What the task requires :: Reproduce, exactly, the lines of the material below from the line containing "while g_n is high." through the line containing "module tb_mux_74157;", with both end lines included and nothing else.

Dataset extract ::

[Start of section]

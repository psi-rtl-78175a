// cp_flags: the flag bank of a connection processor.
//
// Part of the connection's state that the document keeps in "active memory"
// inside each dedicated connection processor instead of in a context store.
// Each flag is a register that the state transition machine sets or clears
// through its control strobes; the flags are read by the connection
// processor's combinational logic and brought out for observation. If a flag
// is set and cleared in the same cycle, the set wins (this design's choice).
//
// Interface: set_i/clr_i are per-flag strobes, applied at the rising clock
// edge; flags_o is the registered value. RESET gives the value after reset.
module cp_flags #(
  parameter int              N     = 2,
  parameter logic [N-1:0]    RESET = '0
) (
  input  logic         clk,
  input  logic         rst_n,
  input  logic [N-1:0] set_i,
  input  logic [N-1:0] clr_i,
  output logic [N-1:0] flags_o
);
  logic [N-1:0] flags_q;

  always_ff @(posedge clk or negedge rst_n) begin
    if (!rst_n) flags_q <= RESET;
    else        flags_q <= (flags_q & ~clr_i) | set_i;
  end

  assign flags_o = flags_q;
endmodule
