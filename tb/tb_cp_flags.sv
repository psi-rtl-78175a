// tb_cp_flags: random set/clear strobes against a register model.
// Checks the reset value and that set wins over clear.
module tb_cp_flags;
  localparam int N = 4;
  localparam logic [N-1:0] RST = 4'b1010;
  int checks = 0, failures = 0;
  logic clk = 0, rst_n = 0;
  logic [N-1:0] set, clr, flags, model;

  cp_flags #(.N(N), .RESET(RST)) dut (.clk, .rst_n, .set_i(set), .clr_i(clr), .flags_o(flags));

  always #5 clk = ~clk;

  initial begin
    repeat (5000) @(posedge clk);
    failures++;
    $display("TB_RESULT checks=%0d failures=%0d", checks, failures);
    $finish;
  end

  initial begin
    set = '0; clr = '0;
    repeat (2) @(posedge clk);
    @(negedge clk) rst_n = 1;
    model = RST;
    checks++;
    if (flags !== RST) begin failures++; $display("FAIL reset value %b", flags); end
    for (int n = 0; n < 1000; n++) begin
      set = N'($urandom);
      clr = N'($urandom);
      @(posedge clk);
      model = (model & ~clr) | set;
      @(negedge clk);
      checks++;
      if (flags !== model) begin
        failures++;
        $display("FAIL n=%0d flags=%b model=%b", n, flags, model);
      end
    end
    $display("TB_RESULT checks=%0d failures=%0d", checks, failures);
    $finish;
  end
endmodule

[End of section]
[Start of section]

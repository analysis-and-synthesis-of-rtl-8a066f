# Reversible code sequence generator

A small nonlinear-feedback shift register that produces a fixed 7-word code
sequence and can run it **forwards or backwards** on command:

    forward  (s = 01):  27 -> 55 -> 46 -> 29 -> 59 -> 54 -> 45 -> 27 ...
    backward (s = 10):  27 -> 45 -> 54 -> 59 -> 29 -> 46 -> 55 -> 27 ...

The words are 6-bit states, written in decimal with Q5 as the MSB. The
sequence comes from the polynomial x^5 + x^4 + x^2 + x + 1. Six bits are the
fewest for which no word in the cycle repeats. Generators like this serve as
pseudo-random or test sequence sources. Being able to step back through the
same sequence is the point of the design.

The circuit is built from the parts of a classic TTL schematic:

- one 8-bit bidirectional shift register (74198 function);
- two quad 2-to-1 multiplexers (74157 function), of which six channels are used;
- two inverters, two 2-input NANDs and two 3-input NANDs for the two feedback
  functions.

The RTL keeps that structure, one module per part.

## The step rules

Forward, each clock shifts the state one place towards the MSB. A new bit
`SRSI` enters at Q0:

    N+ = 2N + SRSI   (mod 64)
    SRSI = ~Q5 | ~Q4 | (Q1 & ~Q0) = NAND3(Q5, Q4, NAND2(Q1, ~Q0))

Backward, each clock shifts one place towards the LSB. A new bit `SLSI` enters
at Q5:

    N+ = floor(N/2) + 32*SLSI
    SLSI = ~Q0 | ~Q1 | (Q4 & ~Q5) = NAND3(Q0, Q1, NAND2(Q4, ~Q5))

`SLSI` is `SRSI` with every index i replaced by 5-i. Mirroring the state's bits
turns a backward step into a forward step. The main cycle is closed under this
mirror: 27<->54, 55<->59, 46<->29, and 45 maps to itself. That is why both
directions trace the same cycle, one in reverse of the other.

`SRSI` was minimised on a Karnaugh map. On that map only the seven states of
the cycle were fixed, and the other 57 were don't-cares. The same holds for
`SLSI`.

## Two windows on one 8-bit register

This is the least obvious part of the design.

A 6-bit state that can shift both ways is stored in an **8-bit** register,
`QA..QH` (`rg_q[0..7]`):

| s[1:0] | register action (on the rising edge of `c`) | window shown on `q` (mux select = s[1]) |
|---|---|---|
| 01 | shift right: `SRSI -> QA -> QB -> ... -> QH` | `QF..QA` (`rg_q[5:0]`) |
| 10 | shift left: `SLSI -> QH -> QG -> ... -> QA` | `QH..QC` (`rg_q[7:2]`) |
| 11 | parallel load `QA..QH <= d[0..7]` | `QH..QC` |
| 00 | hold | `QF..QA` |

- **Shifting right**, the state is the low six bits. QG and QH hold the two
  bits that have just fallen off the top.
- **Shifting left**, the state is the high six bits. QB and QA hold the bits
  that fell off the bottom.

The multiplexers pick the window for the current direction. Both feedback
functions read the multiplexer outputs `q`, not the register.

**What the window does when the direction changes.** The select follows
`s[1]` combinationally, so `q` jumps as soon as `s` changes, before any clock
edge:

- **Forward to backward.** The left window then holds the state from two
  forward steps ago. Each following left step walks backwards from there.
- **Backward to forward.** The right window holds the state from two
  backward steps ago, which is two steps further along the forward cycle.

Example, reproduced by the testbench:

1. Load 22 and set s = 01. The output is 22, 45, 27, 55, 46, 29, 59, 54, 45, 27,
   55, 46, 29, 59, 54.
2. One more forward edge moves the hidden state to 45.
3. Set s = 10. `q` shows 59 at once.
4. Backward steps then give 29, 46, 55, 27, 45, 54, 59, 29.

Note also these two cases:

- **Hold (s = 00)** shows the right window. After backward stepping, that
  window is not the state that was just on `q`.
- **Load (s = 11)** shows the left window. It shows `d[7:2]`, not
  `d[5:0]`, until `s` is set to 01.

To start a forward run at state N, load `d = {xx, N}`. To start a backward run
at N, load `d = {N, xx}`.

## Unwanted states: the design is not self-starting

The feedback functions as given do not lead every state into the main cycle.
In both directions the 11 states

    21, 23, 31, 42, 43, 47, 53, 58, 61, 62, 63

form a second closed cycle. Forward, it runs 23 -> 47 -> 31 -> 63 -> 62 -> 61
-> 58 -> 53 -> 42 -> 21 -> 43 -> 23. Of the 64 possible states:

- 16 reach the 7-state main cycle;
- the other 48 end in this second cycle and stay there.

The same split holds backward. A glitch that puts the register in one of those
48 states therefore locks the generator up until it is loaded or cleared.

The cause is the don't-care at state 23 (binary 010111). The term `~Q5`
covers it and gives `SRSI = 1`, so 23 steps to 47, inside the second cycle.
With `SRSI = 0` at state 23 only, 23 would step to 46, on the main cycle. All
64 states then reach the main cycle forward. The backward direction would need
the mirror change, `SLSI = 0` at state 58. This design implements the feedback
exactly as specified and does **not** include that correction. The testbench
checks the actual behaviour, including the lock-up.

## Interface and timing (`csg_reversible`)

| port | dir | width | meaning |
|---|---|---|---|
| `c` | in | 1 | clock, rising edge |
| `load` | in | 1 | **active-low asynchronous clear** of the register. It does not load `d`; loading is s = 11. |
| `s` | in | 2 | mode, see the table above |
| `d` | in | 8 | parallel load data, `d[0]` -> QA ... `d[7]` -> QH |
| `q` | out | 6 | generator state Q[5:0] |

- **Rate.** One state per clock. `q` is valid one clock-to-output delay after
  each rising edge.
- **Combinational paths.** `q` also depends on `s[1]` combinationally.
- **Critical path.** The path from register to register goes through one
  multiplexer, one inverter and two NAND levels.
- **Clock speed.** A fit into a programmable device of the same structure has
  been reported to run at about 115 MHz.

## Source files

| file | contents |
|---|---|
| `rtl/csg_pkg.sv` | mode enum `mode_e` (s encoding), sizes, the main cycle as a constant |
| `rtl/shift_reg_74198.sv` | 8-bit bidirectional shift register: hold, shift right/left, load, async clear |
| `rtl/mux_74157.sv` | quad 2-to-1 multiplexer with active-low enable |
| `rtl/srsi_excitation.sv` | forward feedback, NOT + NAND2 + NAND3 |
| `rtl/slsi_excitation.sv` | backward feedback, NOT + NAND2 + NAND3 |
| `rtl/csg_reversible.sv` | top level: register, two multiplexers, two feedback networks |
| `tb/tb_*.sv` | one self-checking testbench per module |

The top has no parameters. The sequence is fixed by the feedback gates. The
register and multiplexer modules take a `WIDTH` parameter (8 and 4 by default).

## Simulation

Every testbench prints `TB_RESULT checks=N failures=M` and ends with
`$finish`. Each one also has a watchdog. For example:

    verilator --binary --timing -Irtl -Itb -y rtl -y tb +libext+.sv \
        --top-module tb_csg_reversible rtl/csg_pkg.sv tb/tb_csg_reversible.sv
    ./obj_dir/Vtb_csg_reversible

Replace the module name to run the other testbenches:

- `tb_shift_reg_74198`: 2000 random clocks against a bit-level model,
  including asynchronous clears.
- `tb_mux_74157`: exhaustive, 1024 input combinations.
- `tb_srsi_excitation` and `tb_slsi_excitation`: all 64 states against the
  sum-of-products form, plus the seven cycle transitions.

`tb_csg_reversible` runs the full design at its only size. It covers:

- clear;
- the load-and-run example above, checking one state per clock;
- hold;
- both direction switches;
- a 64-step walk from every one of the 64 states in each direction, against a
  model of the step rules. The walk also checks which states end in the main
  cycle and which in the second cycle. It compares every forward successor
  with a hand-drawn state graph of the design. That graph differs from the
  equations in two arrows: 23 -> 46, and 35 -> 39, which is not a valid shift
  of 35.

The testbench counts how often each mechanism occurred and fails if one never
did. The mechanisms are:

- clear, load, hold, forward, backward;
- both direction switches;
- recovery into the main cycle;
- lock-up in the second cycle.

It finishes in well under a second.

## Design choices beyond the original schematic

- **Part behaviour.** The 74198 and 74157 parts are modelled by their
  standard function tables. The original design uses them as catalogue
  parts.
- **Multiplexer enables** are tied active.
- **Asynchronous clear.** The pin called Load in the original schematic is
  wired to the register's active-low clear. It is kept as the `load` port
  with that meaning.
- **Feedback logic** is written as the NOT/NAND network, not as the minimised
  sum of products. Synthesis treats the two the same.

[End of section]
[Start of section]

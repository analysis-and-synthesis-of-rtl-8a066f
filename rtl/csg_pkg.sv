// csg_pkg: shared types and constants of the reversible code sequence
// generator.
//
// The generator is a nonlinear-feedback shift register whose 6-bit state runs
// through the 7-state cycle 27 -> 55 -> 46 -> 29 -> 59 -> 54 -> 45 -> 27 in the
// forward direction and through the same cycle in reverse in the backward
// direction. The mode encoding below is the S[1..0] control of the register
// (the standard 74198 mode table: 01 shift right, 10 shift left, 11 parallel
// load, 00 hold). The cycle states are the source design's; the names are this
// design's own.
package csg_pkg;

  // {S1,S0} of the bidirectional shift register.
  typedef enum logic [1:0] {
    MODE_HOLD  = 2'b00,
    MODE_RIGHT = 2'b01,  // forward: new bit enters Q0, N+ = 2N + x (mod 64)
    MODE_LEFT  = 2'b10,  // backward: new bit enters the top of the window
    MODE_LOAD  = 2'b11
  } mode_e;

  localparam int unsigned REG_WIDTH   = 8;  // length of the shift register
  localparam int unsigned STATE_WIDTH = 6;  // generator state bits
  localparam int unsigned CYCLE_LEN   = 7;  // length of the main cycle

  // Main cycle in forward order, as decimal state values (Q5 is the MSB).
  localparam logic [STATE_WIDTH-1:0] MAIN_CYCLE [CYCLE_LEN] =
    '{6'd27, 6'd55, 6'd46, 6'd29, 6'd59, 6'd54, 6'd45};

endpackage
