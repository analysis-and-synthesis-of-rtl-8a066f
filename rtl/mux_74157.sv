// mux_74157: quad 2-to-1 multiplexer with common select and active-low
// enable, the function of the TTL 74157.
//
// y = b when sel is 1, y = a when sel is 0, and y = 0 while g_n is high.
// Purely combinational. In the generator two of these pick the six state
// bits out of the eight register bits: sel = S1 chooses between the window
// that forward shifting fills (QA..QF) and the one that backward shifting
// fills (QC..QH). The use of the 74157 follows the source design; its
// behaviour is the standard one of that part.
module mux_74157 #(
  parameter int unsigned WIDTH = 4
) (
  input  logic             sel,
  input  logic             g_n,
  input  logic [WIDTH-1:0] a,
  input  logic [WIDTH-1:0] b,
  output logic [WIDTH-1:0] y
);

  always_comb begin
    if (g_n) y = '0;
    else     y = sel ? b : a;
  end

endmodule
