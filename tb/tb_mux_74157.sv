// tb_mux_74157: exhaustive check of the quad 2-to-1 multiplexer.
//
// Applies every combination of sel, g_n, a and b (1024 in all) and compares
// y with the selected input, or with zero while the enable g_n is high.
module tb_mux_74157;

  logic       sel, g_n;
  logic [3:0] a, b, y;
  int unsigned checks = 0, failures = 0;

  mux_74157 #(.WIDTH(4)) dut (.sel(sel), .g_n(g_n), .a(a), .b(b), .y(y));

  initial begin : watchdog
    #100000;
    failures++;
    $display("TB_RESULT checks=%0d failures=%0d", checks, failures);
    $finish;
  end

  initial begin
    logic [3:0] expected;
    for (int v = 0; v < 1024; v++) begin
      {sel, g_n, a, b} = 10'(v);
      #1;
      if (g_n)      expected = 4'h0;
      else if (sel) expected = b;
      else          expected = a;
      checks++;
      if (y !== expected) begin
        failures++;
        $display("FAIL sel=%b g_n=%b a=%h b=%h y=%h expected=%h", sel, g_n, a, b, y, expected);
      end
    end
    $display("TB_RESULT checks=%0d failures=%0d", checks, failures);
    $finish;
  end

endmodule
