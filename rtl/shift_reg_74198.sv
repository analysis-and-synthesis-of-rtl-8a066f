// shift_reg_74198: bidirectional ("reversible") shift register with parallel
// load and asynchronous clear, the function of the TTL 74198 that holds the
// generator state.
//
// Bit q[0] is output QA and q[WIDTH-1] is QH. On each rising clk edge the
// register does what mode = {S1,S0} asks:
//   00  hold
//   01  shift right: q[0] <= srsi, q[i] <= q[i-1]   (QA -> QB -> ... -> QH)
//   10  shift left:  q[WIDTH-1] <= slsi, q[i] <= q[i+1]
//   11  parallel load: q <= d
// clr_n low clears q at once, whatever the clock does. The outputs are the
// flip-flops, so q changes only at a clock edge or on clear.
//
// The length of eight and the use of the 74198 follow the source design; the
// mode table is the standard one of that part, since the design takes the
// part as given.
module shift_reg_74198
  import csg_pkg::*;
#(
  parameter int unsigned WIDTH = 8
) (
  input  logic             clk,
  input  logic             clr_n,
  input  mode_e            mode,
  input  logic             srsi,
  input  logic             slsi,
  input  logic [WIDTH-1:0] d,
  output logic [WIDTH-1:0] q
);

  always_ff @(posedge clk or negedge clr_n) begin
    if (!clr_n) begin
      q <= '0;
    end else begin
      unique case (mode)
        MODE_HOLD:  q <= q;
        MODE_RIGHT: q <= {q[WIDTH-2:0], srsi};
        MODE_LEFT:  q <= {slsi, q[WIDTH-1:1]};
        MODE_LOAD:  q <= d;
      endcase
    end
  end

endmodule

[End of section]

Result ::
// y = b when sel is 1, y = a when sel is 0, and y = 0 while g_n is high.
// Purely combinational. In the generator two of these pick the six state
// bits out of the eight register bits: sel = S1 chooses between the window
// that forward shifting fills (QA..QF) and the one that backward shifting
// fills (QC..QH). The use of the 74157 follows the source design; its
// behaviour is the standard one of that part.
module mux_74157 #(
  parameter int unsigned WIDTH = 4
) (
  input  logic             sel,
  input  logic             g_n,
  input  logic [WIDTH-1:0] a,
  input  logic [WIDTH-1:0] b,
  output logic [WIDTH-1:0] y
);

  always_comb begin
    if (g_n) y = '0;
    else     y = sel ? b : a;
  end

endmodule
filename tb/tb_mux_74157.sv
// tb_mux_74157: exhaustive check of the quad 2-to-1 multiplexer.
//
// Applies every combination of sel, g_n, a and b (1024 in all) and compares
// y with the selected input, or with zero while the enable g_n is high.
module tb_mux_74157;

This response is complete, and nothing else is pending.